Summary
With the Supreme Court set to rule on emergency tariffs, markets are focused on how quickly policy could shift and what that means for equities and rates. This analysis outlines four key scenarios—from tariffs being struck down and immediately replaced to a low-probability outcome where no replacement occurs. Each scenario includes estimated probabilities, expected S&P 500 and small-cap reactions, and rate implications. The base case suggests short-lived relief rallies, while delayed or abandoned replacements could drive stronger upside, especially for small caps.
Market Movers
- 📈 Unemployment Claims: Jan 8, 2026
- 📈 Non-Farm Employment Change: Jan 9, 2026
📚 Deep Dive 📚
📊 SCOTUS Tariffs Ruling: Market Scenario Analysis & Trade Implications
Source: JPM Trading Desk / Market Intelligence
Note: Probability of outcomes reflects Polymarket pricing as of Jan 2, 2026, supplemented by internal Market Intelligence estimates.

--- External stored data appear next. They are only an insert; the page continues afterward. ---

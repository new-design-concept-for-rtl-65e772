// tb_dac_decoder: exhaustive test of the analog-board address decoder.
//
// For every address and both strobe levels it checks that only an address in
// 0x20-0x2F with the strobe high drives a DAC write line, that bit 3 picks
// the DAC and bits 2-0 the channel.
module tb_dac_decoder;
  import ccd_pkg::*;
  logic [HOST_AW-1:0] addr;
  logic strobe;
  logic [N_DAC-1:0] dac_wr;
  logic [2:0] ch;
  int checks = 0, failures = 0;

  dac_decoder dut (.*);

  task automatic check(input bit ok, input string msg);
    checks++;
    if (!ok) begin
      failures++;
      $display("FAIL: %s", msg);
    end
  endtask

  initial begin
    for (int a = 0; a < 256; a++) begin
      for (int s = 0; s < 2; s++) begin
        logic [1:0] exp_wr;
        addr = 8'(a);
        strobe = s[0];
        #1;
        exp_wr = 2'b00;
        if (s == 1 && a >= 'h20 && a <= 'h27) exp_wr = 2'b01;
        if (s == 1 && a >= 'h28 && a <= 'h2F) exp_wr = 2'b10;
        check(dac_wr == exp_wr, $sformatf("addr %h strobe %0d: wr %b expected %b", a, s, dac_wr, exp_wr));
        if (exp_wr != 0) check(int'(ch) == a % 8, $sformatf("addr %h: channel %0d", a, ch));
      end
    end
    $display("TB_RESULT checks=%0d failures=%0d", checks, failures);
    $finish;
  end

  initial begin
    #100000;
    failures++;
    $display("FAIL: watchdog");
    $display("TB_RESULT checks=%0d failures=%0d", checks, failures);
    $finish;
  end
endmodule
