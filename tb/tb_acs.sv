// tb_acs: self-checking test of the adjacent cell search.
//
// The block is built with a reduced scan (8 phases, sums over 2 symbols of
// 64 chips, frames of 3 symbols). The received samples are a mix of the
// pilot PN at several code offsets plus noise, with random enables and
// invalid samples. After lock and a PN wrap the scan must start, and for
// scan phase p (the local PN held back p chips, one stall chip per frame)
// the reference computes the energy |I|+|Q| over the first two symbols of
// the frame from the stored samples and its own PN sequence. At the end
// the block must report the three largest energies and their phases, in
// order (earlier phase first on ties), and raise rssi_new. A second scan
// is aborted by dropping lock, which must stop the scan without a report.
module tb_acs;
  import demod_pkg::*;
  localparam int NPH = 8, NB = 2, FR = (NB + 1) * 64;
  logic clk = 0, rst_n = 0, en = 0, valid = 0, lock = 0, pn_allones_l = 1;
  sm4_t ion = '0, qon = '0;
  logic [THRA_W-1:0] rssi_e [3];
  logic [14:0] rssi_p [3];
  logic rssi_new, scanning;
  int checks = 0, failures = 0;
  bit pnseq [32768];

  always #1 clk = ~clk;

  acs #(.NPHASE(NPH), .NBLK(NB)) dut (.clk, .rst_n, .en, .ion, .qon, .valid, .lock, .pn_allones_l,
                                      .rssi_e, .rssi_p, .rssi_new, .scanning);

  task automatic check(bit ok, string what);
    checks++;
    if (!ok) begin
      failures++;
      if (failures < 10) $display("FAIL: %s", what);
    end
  endtask

  function automatic int pm(int idx);
    return pnseq[(idx % 32768 + 32768) % 32768] ? -1 : 1;
  endfunction

  function automatic sm4_t enc(int v);
    if (v > 7) v = 7;
    if (v < -7) v = -7;
    return '{sign: v < 0, mag: 3'(v < 0 ? -v : v)};
  endfunction

  function automatic int iabs(int x);
    return x < 0 ? -x : x;
  endfunction

  // samples by enabled-chip index from the scan start
  sm4_t si [int];
  sm4_t sq [int];
  bit   sv [int];

  initial begin
    repeat (2_000_000) @(posedge clk);
    $display("FAIL: watchdog expired");
    $display("TB_RESULT checks=%0d failures=%0d", checks, failures + 1);
    $finish;
  end

  initial begin
    logic [15:0] s;
    int t, started, e [NPH], best_e [3], best_p [3];
    int off_a, off_b;
    s = 16'h2A88;
    for (int i = 0; i < 32768; i++) begin
      pnseq[i] = s[0];
      s = {s[15] ^ s[13] ^ s[4] ^ s[0], s[15:1]};
    end
    off_a = 5; off_b = 2;
    repeat (3) @(negedge clk);
    rst_n = 1;
    repeat (10) @(negedge clk);
    check(!scanning, "idle before lock");
    // PN wrap without lock: no scan
    en = 1; pn_allones_l = 0;
    @(negedge clk);
    pn_allones_l = 1;
    repeat (3) @(negedge clk);
    check(!scanning, "no scan without lock");
    lock = 1;
    repeat (5) @(negedge clk);
    check(!scanning, "scan waits for the PN wrap");
    // start
    en = 1; pn_allones_l = 0;
    @(negedge clk);
    pn_allones_l = 1;
    check(scanning, "scan started at the wrap");
    t = 0; started = 0;
    while (!rssi_new) begin
      int vi, vq;
      en = ($urandom_range(0, 3) != 0);
      valid = ($urandom_range(0, 15) != 0);
      // own cell at offset 0, neighbours at off_a (I) and off_b (Q), noise
      vi = 3 * pm(t) + 2 * pm(t - off_a) + int'($urandom_range(0, 2)) - 1;
      vq = 2 * pm(t - off_b) + int'($urandom_range(0, 2)) - 1;
      ion = enc(vi); qon = enc(vq);
      @(posedge clk);
      if (en) begin si[t] = ion; sq[t] = qon; sv[t] = valid; t++; end
      @(negedge clk);
      if (t > NPH * (FR + 1) + 200) break;
    end
    @(negedge clk);
    // reference energies
    for (int p = 0; p < NPH; p++) begin
      e[p] = 0;
      for (int w = 0; w < NB; w++) begin
        int sum_i, sum_q;
        sum_i = 0; sum_q = 0;
        for (int f = w * 64; f < w * 64 + 64; f++) begin
          int c;
          c = p * (FR + 1) + f;
          if (sv[c]) begin
            sum_i += (si[c].sign ? -1 : 1) * int'(si[c].mag) * pm(p * FR + f);
            sum_q += (sq[c].sign ? -1 : 1) * int'(sq[c].mag) * pm(p * FR + f);
          end
        end
        e[p] += iabs(sum_i) + iabs(sum_q);
      end
    end
    for (int k = 0; k < 3; k++) begin best_e[k] = 0; best_p[k] = 0; end
    for (int p = 0; p < NPH; p++) begin
      if (e[p] > best_e[0]) begin
        best_e[2] = best_e[1]; best_p[2] = best_p[1];
        best_e[1] = best_e[0]; best_p[1] = best_p[0];
        best_e[0] = e[p]; best_p[0] = p;
      end else if (e[p] > best_e[1]) begin
        best_e[2] = best_e[1]; best_p[2] = best_p[1];
        best_e[1] = e[p]; best_p[1] = p;
      end else if (e[p] > best_e[2]) begin
        best_e[2] = e[p]; best_p[2] = p;
      end
    end
    $display("energies: %0d %0d %0d %0d %0d %0d %0d %0d", e[0], e[1], e[2], e[3], e[4], e[5], e[6], e[7]);
    check(t <= NPH * (FR + 1) + 2, $sformatf("scan length %0d chips", t));
    for (int k = 0; k < 3; k++)
      check(int'(rssi_e[k]) == best_e[k] && int'(rssi_p[k]) == best_p[k],
            $sformatf("rank %0d: %0d@%0d expected %0d@%0d", k, rssi_e[k], rssi_p[k], best_e[k], best_p[k]));
    check(best_p[0] == 0 && ((best_p[1] == off_a && best_p[2] == off_b) ||
                            (best_p[1] == off_b && best_p[2] == off_a)), "cells found at 0, 5 and 2");
    repeat (3) @(negedge clk);
    check(!scanning, "idle after the report");
    // second scan aborted by loss of lock
    en = 1; pn_allones_l = 0;
    @(negedge clk);
    pn_allones_l = 1;
    check(scanning, "second scan started");
    repeat (300) @(negedge clk);
    lock = 0;
    repeat (3) @(negedge clk);
    check(!scanning, "scan stopped on loss of lock");
    repeat (NPH * (FR + 1)) begin
      @(negedge clk);
      check(!rssi_new, "no report from an aborted scan");
    end
    $display("TB_RESULT checks=%0d failures=%0d", checks, failures);
    $finish;
  end
endmodule
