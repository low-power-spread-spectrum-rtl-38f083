// demod_top: direct-sequence CDMA demodulator back end.
//
// The receiver gets two ADC streams (I and Q, 4-bit sign-magnitude, each
// at twice the 64 Mchip/s chip rate) and must find the base station's
// pilot code phase, keep its sampling clock centred on the chips, despread
// the user's channel and decode DQPSK symbols at 1 Msymbol/s, while also
// scanning for neighbouring base stations. Blocks and data flow:
//
//   testmode -> datamux -> ION/QON ---> mpcorr x4 (PN taps 0..3) -> lock
//                      \              \-> drcorr (PN x Walsh) -> dqpsk_dec
//                       \             \-> acs (own PN, all phases)
//                        -> IOFF/QOFF -> t1t2corr (early/late) -> DPLL
//   clkgen -> clk_detff -> sampling strobes and chip enable
//   pn_gen, walsh_gen, updctrl, lock_fsm, regblk: timing and control
//   extracorr (own pins), osb (observation bus)
//
// Coarse acquisition: four long correlators test four adjacent code phases
// per 1088-chip frame; if none reaches threshold A, the PN generator is
// stalled four chips and the next four phases are tried; when one does,
// the PN generator is stalled 0..3 chips to make correlator 0 on time and
// LOCK rises. In lock, the early/late correlators compare pilot energy
// half a chip either side of the on-time sample once per frame and the
// clock generator moves the sampling phase by a quarter chip towards the
// larger one; too little early+late energy drops lock.
//
// Clocking: everything runs on one clock `clk` whose period is a quarter
// chip (the two edges of the 128 MHz oscillator). The selected 64 MHz
// clock of the original design is a one-cycle strobe (chip_en, CLK_ION_PN)
// that enables all chip-rate logic; a removed correlator edge is a sample
// marked invalid. The extra correlator runs on its own clock ec64clk.
// Port names follow the original pin list where one exists; the DQPSK bit
// outputs, the neighbour-scan results, clk8 and chip_en are additions.
module demod_top #(
  parameter int unsigned ACS_NPHASE = demod_pkg::PN_LEN,        // phases scanned
  parameter int unsigned ACS_NBLK   = demod_pkg::LONG_SYMBOLS   // symbols per phase
) (
  input  logic                 clk,          // quarter-chip clock (both OSC edges)
  input  logic                 clkrst,       // CLKRST: clock generator reset
  input  logic                 rst_n,        // RESETL
  input  demod_pkg::tstmode_e  tstmode,      // TSTMODE
  input  logic [3:0]           iin,          // IIN
  input  logic [3:0]           qin,          // QIN
  input  logic [3:0]           iinx,         // IINX (test)
  input  logic [3:0]           qinx,         // QINX (test)
  input  logic [14:0]          datain,       // DATAIN register bus
  input  demod_pkg::reg_addr_e addr,         // ADDR
  input  logic                 csl,          // CSL
  input  logic                 wrl,          // WRL
  input  logic [2:0]           omode,        // OMODE
  output logic [27:0]          odata,        // ODATA
  output logic                 lock,         // LOCK
  output logic                 stall_l,      // STALLL: PN generator stalled
  output logic                 stretchsamp,  // 1: last phase step was +T/4
  output logic                 cmp_adjust,   // phase of clock adjusted (CMPTH3)
  output logic                 cmp_energy,   // enough energy to stay in lock (CMPTH2)
  output logic                 dumprst,      // long correlators restarted
  output logic                 dump64h,      // data correlator output valid
  output logic                 dump1024h,    // long correlator outputs valid
  output logic                 chip_en,      // QCLK: chip clock strobe
  output logic                 clk8,         // 8 MHz clock from Walsh count bit 2
  // extra correlator pins
  input  logic                 ec64clk,
  input  logic [3:0]           ecdata,
  input  logic                 ecpn,
  input  logic                 ecw,
  input  logic                 ecdump,
  input  logic                 ecrstdump,
  // decoded user data
  output logic [1:0]           dq_bits,      // {bit_(n+1), bit_n}
  output logic                 dq_valid,     // one chip_en strobe per symbol
  // adjacent cell scan results
  output logic [13:0]          rssi_e [3],
  output logic [14:0]          rssi_p [3],
  output logic                 rssi_new
);
  import demod_pkg::*;

  // ---------------- clocks ----------------
  logic       clkx, killpulse_l, ext_l, shr_l;
  logic [3:0] sel_clk_l;
  logic [1:0] qc, idx, qphase;
  logic       s_ion, s_qon, s_ioff, s_qoff;
  logic       valid_data, extend_phase, change_phase_l;

  clkgen u_clkgen (
    .clk, .clkrst, .rst_n, .valid_data, .extend_phase, .change_phase_l, .lock,
    .clkx, .killpulse_l, .sel_clk_l, .ext_l, .shr_l, .qc);

  clk_detff u_detff (
    .clk, .rst_n, .clkx, .killpulse_l, .clk_ion_pn(chip_en), .clk_ion(s_ion),
    .clk_qon(s_qon), .clk_ioff(s_ioff), .clk_qoff(s_qoff));

  always_comb begin
    unique case (sel_clk_l)
      4'b1011: idx = 2'd1;
      4'b1101: idx = 2'd2;
      4'b1110: idx = 2'd3;
      default: idx = 2'd0;
    endcase
  end
  // quarter position after the selected edge: ION at 1, QON 2, IOFF 3, QOFF 0
  assign qphase = qc - idx;

  // ---------------- input data ----------------
  sm4_t i_str, q_str, ion, qon, ioff, qoff;
  logic dvalid;

  testmode u_testmode (
    .tstmode, .odd_i(qphase[1]), .odd_q(qphase == 2'd3 || qphase == 2'd0),
    .iin, .qin, .iinx, .qinx, .iout(i_str), .qout(q_str));

  datamux u_datamux (
    .clk, .rst_n, .iin(i_str), .qin(q_str), .clk_ion_pn(chip_en), .clk_ion(s_ion),
    .clk_qon(s_qon), .clk_ioff(s_ioff), .clk_qoff(s_qoff),
    .ion, .qon, .ioff, .qoff, .dvalid);

  // ---------------- codes and control ----------------
  logic        pn0, pn1, pn2, pn3, pn_allones_l, walshout, pnstall_l;
  logic [5:0]  walshcnt, walshnum;
  logic [15:0] pn_state;
  logic [THRA_W-1:0] thresa;
  logic [THRB_W-1:0] thresb;
  logic [THRC_W-1:0] thresc;
  logic        blk_first, frame_first, upd63, stall_search;
  logic [2:0]  updstbits;
  logic [10:0] frame_cnt;
  logic [3:0]  c_l;
  logic        t_reset, lockrst;
  logic [1:0]  lockstbits;
  logic        svalid;

  regblk u_regblk (
    .clk, .rst_n, .en(chip_en), .pn_allones_l, .csl, .wrl, .addr, .datain,
    .walshnum, .thresa, .thresb, .thresc);

  pn_gen u_pn (
    .clk, .rst_n, .en(chip_en), .stall_l(pnstall_l), .reload(1'b0),
    .pn_out(pn0), .pn_out1d(pn1), .pn_out2d(pn2), .pn_out3d(pn3),
    .pn_allones_l, .pn_state);

  walsh_gen u_walsh (
    .clk, .rst_n, .en(chip_en), .stall_l(pnstall_l), .pn_allones_l, .walshnum,
    .walshout, .walshcnt);

  updctrl u_upd (
    .clk, .rst_n, .en(chip_en), .c_l, .lock, .valid_data, .dump1024(dump1024h),
    .upd63, .blk_first, .frame_first, .pnstall_l, .stall_search, .updstbits,
    .frame_cnt);

  lock_fsm u_lock (
    .clk, .rst_n, .en(chip_en), .valid_data, .c_l, .t_reset, .lock, .lockrst,
    .lockstbits);

  // stalled chips and chips with a removed correlator edge are not summed
  assign svalid = dvalid && pnstall_l;

  // ---------------- correlators ----------------
  logic [THRA_W-1:0] mp_ipq [4];
  logic [LONG_W-1:0] mp_q   [4];
  logic [3:0]        mp_v;
  logic [3:0]        pn_tap;
  assign pn_tap = {pn3, pn2, pn1, pn0};

  for (genvar k = 0; k < 4; k++) begin : g_mp
    mpcorr u_mp (
      .clk, .rst_n, .en(chip_en), .ion, .qon, .pn(pn_tap[k]), .valid(svalid),
      .blk_first, .frame_first, .lock, .thresa, .cmpth_l(c_l[k]),
      .ipq_or_i(mp_ipq[k]), .q(mp_q[k]), .out_valid(mp_v[k]));
  end

  logic [THRA_W-1:0] e_early, e_late;
  logic              el_v;
  t1t2corr u_t1t2 (
    .clk, .rst_n, .en(chip_en), .ioff, .qoff, .pn(pn0), .valid(svalid),
    .blk_first, .frame_first, .thresb, .thresc, .t_reset, .change_phase_l,
    .extend_phase, .e_early, .e_late, .out_valid(el_v));

  logic signed [SHORT_W-1:0] i_acc, q_acc;
  logic                      dr_v;
  drcorr u_dr (
    .clk, .rst_n, .en(chip_en), .ion, .qon, .pn(pn0), .wal(walshout),
    .valid(svalid), .blk_first, .i_acc, .q_acc, .dump64(dr_v));

  logic dq_v;
  dqpsk_dec u_dq (
    .clk, .rst_n, .en(chip_en), .in_valid(dr_v), .i_in(i_acc), .q_in(q_acc),
    .bits(dq_bits), .out_valid(dq_v));

  logic acs_scanning;
  acs #(.NPHASE(ACS_NPHASE), .NBLK(ACS_NBLK)) u_acs (
    .clk, .rst_n, .en(chip_en), .ion, .qon, .valid(dvalid), .lock, .pn_allones_l,
    .rssi_e, .rssi_p, .rssi_new, .scanning(acs_scanning));

  logic signed [12:0] ec_result;
  logic               ec_valid;
  extracorr u_ec (
    .ec64clk, .rst_n, .ecdata, .ecpn, .ecw, .ecdump, .ecrstdump,
    .result(ec_result), .result_valid(ec_valid));

  // ---------------- observation bus ----------------
  logic [27:0] words [8];
  always_comb begin
    for (int k = 0; k < 4; k++) words[k] = {1'b0, mp_ipq[k], mp_q[k]};
    words[4] = {e_early, e_late};
    words[5] = {i_acc, q_acc, walshcnt, dq_bits};
    words[6] = {ec_valid, ec_result, lockrst, lockstbits, updstbits, sel_clk_l,
                acs_scanning, stall_search, mp_v[0], el_v};
    words[7] = {pn_state, frame_cnt, upd63};
  end

  osb u_osb (.clk, .rst_n, .en(chip_en), .omode, .words, .odata);

  // ---------------- status pins ----------------
  always_ff @(posedge clk or negedge rst_n) begin
    if (!rst_n) begin
      stretchsamp <= 1'b0;
      clk8        <= 1'b0;
    end else begin
      if (!ext_l && clkx)      stretchsamp <= 1'b1;
      else if (!shr_l && clkx) stretchsamp <= 1'b0;
      if (chip_en) clk8 <= walshcnt[2];
    end
  end

  assign stall_l    = pnstall_l;
  assign cmp_adjust = !change_phase_l;
  assign cmp_energy = !t_reset;
  assign dumprst    = frame_first;
  assign dump64h    = dr_v && chip_en;
  assign dq_valid   = dq_v && chip_en && lock;

  // symbol framing and Walsh counter always agree
  assert property (@(posedge clk) disable iff (!rst_n) walshcnt == frame_cnt[5:0])
    else $error("Walsh count and frame counter out of step");
endmodule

Markets are increasingly focused on the upcoming Supreme Court of the United States (SCOTUS) ruling on emergency tariffs. Below is a structured breakdown of the four key scenarios, associated probabilities, and expected market reactions—particularly for equities and rates.
🟢 Base Case: Tariffs Struck Down and Immediately Replaced (64%)
This is the central scenario, supported by recent comments from Donald Trump and Treasury Secretary Scott Bessent.
Market Logic
This outcome effectively becomes a time value of money issue. Cash flows improve in the near term (Year 0) as tariffs are temporarily removed, but the administration is expected to re-impose similar tariffs via alternative legal mechanisms. Any “windfall” would likely be clawed back later through litigation or policy replacement.
Market Impact
- S&P 500: +0.75% to +1.0% intraday
- Likely faded as replacement tariffs are announced
- Net close: +10–20 bps
- Rates largely unchanged; equity move driven by relief rally
CNBC commentary from Bessent reinforces the administration’s confidence in replicating tariffs even if the court rules against them.
🟠 Tariffs Upheld (26%)
This is the status quo outcome but may still surprise markets given how much downside risk has already been priced in.
Market Logic
Equities have partially adjusted for a potential strike-down. If tariffs are upheld, the bigger reaction may occur in rates, not stocks.
Market Impact
- S&P 500: –30 to –50 bps same day
- Yield curve likely sees more pronounced movement than equities
- Limited follow-through unless paired with new policy guidance
🟢🟢 Tariffs Struck Down, Replacement Delayed Until After Midterms (9%)
This is the most bullish realistic outcome.
Market Logic
- Eases tariff-driven inflation pressures
- Provides temporary relief to small and mid-sized businesses
- Improves Fed flexibility
- Introduces uncertainty, but markets reward the near-term growth impulse
Market Impact
- S&P 500: +1.25% to +1.5%
- Russell 2000 (RTY): significant outperformance
- Cyclicals and domestically focused stocks benefit most
🟢🟢🟢 Tariffs Struck Down With No Replacement (1%)
This is a tail-risk scenario but represents the most equity-bullish outcome.
Market Logic
- Strong disinflation impulse
- Forces a repricing of Fed policy expectations
- According to rates desks (incl. Mark Whitworth), this could push Trump toward a more dovish Fed nominee, steepening the yield curve
Market Impact
- S&P 500: +1.5% to +2.0%
- Russell 2000: strong outperformance
- Yield curve steepens aggressively as the back-end sells off on higher growth and inflation expectations
- Equity upside may be capped by rate volatility
🔍 Key Takeaways for Traders & Investors
- Relief rallies are likely to be faded unless tariffs are removed without immediate replacement
- Small caps outperform in all strike-down scenarios
- Rates volatility may ultimately matter more than equity direction
- Base case supports buying dips, not chasing headlines
This is a headline-driven event with short-term volatility but limited long-term regime change unless replacement tariffs are materially delayed or abandoned.